Assignment -
Below are records; count the lines in them that hold "encoding" and give only the count.

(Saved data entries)
=== Section Start ===

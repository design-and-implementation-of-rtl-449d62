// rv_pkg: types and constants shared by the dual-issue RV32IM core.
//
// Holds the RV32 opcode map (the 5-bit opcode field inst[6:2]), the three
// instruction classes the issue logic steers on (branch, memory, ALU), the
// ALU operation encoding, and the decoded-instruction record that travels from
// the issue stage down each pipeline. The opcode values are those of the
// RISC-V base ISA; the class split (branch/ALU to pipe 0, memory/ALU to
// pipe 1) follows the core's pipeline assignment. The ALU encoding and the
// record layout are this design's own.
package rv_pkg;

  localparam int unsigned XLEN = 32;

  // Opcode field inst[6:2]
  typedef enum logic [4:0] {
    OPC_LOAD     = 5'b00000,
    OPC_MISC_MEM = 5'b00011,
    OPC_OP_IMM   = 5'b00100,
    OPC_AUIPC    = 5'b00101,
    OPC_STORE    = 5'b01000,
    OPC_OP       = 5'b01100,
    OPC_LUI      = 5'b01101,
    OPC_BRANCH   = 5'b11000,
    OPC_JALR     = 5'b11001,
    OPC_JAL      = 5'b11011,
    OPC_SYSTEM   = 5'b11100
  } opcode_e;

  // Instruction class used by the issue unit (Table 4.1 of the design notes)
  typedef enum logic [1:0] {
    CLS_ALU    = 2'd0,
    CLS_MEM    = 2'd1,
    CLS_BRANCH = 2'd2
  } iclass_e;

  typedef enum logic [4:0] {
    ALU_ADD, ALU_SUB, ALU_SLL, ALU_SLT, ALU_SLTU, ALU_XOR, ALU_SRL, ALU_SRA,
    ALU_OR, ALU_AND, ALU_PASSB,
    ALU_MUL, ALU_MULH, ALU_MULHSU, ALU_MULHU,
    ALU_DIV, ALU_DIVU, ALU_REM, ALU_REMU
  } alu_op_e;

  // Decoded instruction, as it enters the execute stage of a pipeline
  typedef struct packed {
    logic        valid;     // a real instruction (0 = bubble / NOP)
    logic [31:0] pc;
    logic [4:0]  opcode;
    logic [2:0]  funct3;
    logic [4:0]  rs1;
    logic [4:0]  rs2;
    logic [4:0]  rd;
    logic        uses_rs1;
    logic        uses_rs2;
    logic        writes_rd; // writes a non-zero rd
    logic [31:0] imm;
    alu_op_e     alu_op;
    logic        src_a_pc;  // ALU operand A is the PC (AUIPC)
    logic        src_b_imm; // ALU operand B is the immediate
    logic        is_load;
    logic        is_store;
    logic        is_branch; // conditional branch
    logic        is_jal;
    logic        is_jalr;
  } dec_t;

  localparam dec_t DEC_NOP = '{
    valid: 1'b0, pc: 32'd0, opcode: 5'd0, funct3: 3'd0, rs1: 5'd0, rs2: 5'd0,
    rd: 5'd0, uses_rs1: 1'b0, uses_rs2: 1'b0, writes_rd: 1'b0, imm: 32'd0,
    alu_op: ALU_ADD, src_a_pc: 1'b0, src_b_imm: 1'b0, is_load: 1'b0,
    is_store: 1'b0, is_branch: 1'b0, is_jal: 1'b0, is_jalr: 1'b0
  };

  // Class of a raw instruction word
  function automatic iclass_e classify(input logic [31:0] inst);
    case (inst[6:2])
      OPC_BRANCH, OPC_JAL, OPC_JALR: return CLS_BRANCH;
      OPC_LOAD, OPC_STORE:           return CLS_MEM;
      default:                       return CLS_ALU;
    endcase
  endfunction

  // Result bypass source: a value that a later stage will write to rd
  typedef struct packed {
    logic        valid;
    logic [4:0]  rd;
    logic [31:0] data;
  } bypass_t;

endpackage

=== Section End ===

Solution for this task -
2